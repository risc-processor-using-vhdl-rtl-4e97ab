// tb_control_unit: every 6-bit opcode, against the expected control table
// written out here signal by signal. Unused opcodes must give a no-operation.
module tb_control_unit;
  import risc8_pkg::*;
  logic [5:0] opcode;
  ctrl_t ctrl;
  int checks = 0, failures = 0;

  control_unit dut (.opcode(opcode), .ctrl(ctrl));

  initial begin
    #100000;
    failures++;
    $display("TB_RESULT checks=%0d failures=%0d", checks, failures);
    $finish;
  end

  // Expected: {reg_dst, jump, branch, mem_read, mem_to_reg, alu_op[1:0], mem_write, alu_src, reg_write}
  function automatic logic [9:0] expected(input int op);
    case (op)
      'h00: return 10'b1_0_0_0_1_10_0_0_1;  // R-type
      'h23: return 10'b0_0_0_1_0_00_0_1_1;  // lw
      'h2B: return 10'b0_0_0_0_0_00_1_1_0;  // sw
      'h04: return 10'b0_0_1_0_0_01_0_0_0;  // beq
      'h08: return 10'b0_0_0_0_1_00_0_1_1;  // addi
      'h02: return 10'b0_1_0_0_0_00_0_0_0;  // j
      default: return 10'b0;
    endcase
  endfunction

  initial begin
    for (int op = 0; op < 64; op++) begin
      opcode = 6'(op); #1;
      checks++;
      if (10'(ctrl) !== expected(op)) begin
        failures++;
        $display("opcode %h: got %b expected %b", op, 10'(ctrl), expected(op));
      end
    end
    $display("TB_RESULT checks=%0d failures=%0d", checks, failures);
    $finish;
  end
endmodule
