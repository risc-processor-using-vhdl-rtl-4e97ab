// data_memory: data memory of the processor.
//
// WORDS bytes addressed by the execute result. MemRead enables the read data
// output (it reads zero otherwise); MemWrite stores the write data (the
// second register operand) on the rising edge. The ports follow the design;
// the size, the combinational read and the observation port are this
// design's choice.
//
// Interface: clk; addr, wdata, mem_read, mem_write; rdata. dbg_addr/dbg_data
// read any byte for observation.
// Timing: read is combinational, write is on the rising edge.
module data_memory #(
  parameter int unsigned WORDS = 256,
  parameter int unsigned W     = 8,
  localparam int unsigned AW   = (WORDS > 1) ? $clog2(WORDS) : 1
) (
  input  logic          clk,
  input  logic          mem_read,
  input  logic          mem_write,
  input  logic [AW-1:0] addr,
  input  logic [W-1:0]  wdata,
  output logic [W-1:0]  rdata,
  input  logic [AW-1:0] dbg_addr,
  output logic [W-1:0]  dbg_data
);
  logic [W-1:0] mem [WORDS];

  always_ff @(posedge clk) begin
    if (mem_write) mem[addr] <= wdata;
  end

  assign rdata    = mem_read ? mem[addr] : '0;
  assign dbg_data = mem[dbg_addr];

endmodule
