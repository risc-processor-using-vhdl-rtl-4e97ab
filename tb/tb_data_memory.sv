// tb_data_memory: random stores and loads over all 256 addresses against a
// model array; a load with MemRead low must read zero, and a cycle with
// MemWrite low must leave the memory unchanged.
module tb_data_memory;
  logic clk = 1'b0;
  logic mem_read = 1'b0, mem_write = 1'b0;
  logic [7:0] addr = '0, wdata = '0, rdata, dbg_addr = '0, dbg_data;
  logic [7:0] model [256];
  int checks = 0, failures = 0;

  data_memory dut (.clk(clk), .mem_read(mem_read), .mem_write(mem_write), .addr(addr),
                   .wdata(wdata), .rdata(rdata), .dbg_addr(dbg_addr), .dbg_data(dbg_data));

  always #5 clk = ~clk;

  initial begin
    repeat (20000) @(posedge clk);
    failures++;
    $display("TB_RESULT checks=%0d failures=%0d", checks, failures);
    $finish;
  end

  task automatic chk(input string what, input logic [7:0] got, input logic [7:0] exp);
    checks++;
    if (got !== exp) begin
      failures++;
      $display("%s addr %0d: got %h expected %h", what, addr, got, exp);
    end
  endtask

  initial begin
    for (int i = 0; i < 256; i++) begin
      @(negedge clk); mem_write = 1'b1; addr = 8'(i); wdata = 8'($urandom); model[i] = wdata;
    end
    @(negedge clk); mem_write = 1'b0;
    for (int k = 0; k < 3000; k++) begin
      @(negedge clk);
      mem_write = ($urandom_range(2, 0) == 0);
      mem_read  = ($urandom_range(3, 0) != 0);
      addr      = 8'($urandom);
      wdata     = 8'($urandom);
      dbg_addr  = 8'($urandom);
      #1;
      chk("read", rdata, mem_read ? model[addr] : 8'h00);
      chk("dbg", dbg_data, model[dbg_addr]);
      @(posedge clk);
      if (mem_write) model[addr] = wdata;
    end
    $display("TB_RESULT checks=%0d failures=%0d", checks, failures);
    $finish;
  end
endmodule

==============================

## What needs to be done
Extract all the entries word for word.

## Your response
repository risc-processor-using-vhdl-rtl-4e97ab
// tb_control_unit: every 6-bit opcode, against the expected control table
// written out here signal by signal. Unused opcodes must give a no-operation.
module tb_control_unit;
  import risc8_pkg::*;
  logic [5:0] opcode;
  ctrl_t ctrl;
  int checks = 0, failures = 0;

  control_unit dut (.opcode(opcode), .ctrl(ctrl));

  initial begin
    #100000;
    failures++;
    $display("TB_RESULT checks=%0d failures=%0d", checks, failures);
    $finish;
  end

  // Expected: {reg_dst, jump, branch, mem_read, mem_to_reg, alu_op[1:0], mem_write, alu_src, reg_write}
  function automatic logic [9:0] expected(input int op);
    case (op)
      'h00: return 10'b1_0_0_0_1_10_0_0_1;  // R-type
      'h23: return 10'b0_0_0_1_0_00_0_1_1;  // lw
      'h2B: return 10'b0_0_0_0_0_00_1_1_0;  // sw
      'h04: return 10'b0_0_1_0_0_01_0_0_0;  // beq
      'h08: return 10'b0_0_0_0_1_00_0_1_1;  // addi
      'h02: return 10'b0_1_0_0_0_00_0_0_0;  // j
      default: return 10'b0;
    endcase
  endfunction

  initial begin
    for (int op = 0; op < 64; op++) begin
      opcode = 6'(op); #1;
      checks++;
      if (10'(ctrl) !== expected(op)) begin
        failures++;
        $display("opcode %h: got %b expected %b", op, 10'(ctrl), expected(op));
      end
    end
    $display("TB_RESULT checks=%0d failures=%0d", checks, failures);
    $finish;
  end
endmodule
repository risc-processor-using-vhdl-rtl-4e97ab
// data_memory: data memory of the processor.
//
// WORDS bytes addressed by the execute result. MemRead enables the read data
// output (it reads zero otherwise); MemWrite stores the write data (the
// second register operand) on the rising edge. The ports follow the design;
// the size, the combinational read and the observation port are this
// design's choice.
//
// Interface: clk; addr, wdata, mem_read, mem_write; rdata. dbg_addr/dbg_data
// read any byte for observation.
// Timing: read is combinational, write is on the rising edge.
module data_memory #(
  parameter int unsigned WORDS = 256,
  parameter int unsigned W     = 8,
  localparam int unsigned AW   = (WORDS > 1) ? $clog2(WORDS) : 1
) (
  input  logic          clk,
  input  logic          mem_read,
  input  logic          mem_write,
  input  logic [AW-1:0] addr,
  input  logic [W-1:0]  wdata,
  output logic [W-1:0]  rdata,
  input  logic [AW-1:0] dbg_addr,
  output logic [W-1:0]  dbg_data
);
  logic [W-1:0] mem [WORDS];

  always_ff @(posedge clk) begin
    if (mem_write) mem[addr] <= wdata;
  end

  assign rdata    = mem_read ? mem[addr] : '0;
  assign dbg_data = mem[dbg_addr];

endmodule
repository risc-processor-using-vhdl-rtl-4e97ab
filename tb/tb_data_memory.sv
// tb_data_memory: random stores and loads over all 256 addresses against a
// model array; a load with MemRead low must read zero, and a cycle with
// MemWrite low must leave the memory unchanged.
module tb_data_memory;
  logic clk = 1'b0;
  logic mem_read = 1'b0, mem_write = 1'b0;
  logic [7:0] addr = '0, wdata = '0, rdata, dbg_addr = '0, dbg_data;
  logic [7:0] model [256];
  int checks = 0, failures = 0;

  data_memory dut (.clk(clk), .mem_read(mem_read), .mem_write(mem_write), .addr(addr),
                   .wdata(wdata), .rdata(rdata), .dbg_addr(dbg_addr), .dbg_data(dbg_data));

  always #5 clk = ~clk;

  initial begin
    repeat (20000) @(posedge clk);
    failures++;
    $display("TB_RESULT checks=%0d failures=%0d", checks, failures);
    $finish;
  end

  task automatic chk(input string what, input logic [7:0] got, input logic [7:0] exp);
    checks++;
    if (got !== exp) begin
      failures++;
      $display("%s addr %0d: got %h expected %h", what, addr, got, exp);
    end
  endtask

  initial begin
    for (int i = 0; i < 256; i++) begin
      @(negedge clk); mem_write = 1'b1; addr = 8'(i); wdata = 8'($urandom); model[i] = wdata;
    end
    @(negedge clk); mem_write = 1'b0;
    for (int k = 0; k < 3000; k++) begin
      @(negedge clk);
      mem_write = ($urandom_range(2, 0) == 0);
      mem_read  = ($urandom_range(3, 0) != 0);
      addr      = 8'($urandom);
      wdata     = 8'($urandom);
      dbg_addr  = 8'($urandom);
      #1;
      chk("read", rdata, mem_read ? model[addr] : 8'h00);
      chk("dbg", dbg_data, model[dbg_addr]);
      @(posedge clk);
      if (mem_write) model[addr] = wdata;
    end
    $display("TB_RESULT checks=%0d failures=%0d", checks, failures);
    $finish;
  end
endmodule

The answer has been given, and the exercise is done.